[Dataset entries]
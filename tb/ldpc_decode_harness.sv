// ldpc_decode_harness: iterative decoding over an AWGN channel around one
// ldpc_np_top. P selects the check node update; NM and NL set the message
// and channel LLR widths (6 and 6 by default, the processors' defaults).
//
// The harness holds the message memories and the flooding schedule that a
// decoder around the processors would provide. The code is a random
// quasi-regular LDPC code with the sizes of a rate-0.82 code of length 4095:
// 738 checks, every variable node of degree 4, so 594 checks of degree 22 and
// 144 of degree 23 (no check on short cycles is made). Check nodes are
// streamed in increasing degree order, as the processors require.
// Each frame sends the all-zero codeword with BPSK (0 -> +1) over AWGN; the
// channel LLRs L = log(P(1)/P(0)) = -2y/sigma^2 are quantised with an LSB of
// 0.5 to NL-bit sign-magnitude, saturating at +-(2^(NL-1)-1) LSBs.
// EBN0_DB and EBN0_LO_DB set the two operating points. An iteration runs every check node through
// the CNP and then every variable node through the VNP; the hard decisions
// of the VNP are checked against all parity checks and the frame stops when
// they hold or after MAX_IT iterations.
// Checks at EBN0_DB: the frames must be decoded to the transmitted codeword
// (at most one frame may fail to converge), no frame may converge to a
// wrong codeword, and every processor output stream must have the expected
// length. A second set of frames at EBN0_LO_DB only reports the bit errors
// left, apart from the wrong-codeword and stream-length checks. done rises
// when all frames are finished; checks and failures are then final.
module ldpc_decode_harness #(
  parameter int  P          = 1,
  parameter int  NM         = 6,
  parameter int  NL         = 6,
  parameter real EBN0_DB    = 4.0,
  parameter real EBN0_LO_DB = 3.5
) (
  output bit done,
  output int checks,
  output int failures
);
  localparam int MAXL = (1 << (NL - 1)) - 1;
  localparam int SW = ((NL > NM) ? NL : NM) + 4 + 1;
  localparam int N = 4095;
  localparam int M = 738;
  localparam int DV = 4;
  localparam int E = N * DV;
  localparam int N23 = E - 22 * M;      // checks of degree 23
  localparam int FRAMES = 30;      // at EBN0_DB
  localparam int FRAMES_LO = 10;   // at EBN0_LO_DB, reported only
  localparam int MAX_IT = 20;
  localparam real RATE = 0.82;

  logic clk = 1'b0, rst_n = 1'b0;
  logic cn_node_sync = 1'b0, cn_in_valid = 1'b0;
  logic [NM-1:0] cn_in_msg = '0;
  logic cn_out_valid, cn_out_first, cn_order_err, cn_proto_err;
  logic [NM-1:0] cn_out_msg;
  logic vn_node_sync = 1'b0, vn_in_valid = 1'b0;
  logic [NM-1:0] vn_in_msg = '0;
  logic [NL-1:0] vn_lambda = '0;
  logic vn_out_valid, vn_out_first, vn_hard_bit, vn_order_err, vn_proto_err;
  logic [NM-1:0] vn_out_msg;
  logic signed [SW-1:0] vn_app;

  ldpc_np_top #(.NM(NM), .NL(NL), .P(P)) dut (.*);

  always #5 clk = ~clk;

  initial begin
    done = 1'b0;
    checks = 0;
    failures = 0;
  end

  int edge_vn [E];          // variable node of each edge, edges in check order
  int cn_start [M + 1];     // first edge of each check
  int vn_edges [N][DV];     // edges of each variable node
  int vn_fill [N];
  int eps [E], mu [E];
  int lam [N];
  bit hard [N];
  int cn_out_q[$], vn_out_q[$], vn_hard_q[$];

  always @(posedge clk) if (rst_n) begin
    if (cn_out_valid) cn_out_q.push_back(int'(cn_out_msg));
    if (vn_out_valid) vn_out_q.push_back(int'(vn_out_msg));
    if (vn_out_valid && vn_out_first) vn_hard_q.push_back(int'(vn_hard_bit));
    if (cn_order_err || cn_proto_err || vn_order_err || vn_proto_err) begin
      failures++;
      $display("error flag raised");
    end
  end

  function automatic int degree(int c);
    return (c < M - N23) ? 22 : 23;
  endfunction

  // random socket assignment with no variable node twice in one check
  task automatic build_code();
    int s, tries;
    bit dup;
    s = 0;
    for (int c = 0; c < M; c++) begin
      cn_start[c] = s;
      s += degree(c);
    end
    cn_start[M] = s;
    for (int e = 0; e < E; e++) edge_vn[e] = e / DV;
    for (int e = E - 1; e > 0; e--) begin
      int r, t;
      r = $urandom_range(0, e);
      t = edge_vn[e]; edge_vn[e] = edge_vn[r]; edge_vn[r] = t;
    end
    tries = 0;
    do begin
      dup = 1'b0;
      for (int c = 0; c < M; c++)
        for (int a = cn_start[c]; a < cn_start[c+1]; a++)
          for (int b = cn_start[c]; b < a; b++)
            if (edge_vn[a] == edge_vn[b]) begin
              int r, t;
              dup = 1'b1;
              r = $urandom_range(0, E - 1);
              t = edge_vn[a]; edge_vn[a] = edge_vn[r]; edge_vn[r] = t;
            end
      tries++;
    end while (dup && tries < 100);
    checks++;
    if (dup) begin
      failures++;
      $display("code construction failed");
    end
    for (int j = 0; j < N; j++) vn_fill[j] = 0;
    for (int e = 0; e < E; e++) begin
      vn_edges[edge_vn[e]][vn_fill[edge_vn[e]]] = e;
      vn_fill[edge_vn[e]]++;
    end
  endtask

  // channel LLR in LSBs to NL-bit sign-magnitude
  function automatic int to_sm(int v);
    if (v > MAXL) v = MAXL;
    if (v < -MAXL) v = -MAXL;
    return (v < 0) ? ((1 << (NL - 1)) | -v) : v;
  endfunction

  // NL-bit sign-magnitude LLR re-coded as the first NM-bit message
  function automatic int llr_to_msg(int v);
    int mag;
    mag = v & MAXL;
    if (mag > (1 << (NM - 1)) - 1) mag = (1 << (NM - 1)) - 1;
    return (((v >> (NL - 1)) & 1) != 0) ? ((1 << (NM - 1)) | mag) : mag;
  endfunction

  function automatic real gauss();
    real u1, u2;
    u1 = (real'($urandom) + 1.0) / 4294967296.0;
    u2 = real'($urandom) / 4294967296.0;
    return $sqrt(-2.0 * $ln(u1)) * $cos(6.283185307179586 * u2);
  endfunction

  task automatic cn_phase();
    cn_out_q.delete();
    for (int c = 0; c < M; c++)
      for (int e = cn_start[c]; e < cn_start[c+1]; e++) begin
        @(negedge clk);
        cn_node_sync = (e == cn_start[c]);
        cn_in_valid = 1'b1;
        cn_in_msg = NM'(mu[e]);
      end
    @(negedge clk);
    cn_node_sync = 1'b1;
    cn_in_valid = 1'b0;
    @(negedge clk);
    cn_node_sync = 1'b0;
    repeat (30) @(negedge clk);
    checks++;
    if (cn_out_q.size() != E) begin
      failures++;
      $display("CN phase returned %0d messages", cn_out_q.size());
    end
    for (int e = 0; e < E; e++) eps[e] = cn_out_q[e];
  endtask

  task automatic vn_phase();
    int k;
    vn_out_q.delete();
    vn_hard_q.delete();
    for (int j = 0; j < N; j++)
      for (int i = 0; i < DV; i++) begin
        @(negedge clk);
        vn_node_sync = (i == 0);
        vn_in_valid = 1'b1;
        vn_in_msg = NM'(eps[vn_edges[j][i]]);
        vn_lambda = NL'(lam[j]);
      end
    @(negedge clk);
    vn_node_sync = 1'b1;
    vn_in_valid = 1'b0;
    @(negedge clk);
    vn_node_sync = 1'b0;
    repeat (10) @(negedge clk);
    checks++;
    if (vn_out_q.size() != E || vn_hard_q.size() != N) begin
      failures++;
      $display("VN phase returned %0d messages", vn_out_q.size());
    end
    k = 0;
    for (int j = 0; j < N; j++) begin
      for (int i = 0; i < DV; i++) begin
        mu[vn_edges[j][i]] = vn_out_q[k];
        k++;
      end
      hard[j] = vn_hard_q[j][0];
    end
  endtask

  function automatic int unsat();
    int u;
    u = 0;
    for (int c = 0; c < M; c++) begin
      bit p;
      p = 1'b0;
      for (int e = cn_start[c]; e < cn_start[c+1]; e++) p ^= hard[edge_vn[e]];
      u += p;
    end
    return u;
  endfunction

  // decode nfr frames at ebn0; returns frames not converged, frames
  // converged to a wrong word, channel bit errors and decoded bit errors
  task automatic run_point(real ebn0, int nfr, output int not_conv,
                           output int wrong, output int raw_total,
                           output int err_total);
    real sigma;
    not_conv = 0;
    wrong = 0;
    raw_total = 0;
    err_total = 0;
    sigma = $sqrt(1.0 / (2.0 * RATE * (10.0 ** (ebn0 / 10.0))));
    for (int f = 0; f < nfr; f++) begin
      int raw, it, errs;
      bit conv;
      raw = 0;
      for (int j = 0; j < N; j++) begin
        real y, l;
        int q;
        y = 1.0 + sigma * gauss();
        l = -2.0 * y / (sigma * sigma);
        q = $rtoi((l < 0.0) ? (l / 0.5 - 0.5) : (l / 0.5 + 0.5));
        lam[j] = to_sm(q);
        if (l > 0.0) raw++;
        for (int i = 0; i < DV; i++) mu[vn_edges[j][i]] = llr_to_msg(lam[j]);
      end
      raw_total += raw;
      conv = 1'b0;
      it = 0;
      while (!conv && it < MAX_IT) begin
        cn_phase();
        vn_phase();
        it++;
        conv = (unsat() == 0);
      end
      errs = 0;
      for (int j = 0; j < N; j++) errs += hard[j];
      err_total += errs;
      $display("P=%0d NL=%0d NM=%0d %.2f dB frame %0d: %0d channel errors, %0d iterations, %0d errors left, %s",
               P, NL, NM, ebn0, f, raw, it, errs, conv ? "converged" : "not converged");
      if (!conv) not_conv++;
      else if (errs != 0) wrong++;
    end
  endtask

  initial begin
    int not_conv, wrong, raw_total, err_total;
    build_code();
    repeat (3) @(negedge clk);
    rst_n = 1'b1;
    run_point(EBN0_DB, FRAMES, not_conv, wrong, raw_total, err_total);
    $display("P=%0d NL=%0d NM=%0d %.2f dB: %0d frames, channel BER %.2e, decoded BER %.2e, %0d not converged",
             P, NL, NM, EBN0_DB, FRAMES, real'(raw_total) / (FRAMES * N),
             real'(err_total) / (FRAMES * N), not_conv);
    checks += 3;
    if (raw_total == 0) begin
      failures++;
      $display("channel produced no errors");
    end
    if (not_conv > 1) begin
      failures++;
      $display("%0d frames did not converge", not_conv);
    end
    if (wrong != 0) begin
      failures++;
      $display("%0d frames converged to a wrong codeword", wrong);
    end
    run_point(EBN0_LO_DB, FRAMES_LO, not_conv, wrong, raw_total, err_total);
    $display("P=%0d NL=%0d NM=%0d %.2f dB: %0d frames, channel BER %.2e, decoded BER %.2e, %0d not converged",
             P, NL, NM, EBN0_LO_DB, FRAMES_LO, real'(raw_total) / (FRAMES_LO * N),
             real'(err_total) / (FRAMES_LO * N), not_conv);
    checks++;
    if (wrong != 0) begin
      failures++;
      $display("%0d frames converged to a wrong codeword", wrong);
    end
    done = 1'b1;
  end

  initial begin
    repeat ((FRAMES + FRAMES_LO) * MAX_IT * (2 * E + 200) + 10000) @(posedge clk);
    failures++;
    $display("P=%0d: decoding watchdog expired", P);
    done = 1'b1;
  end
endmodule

*WHAT YOU SHOULD DO:*
The lines holding the word "always" are the answer. Find them in the entries and copy them.

*RESULT OF THE EXERCISE:*
  always #5 clk = ~clk;
  always @(posedge clk) if (rst_n) begin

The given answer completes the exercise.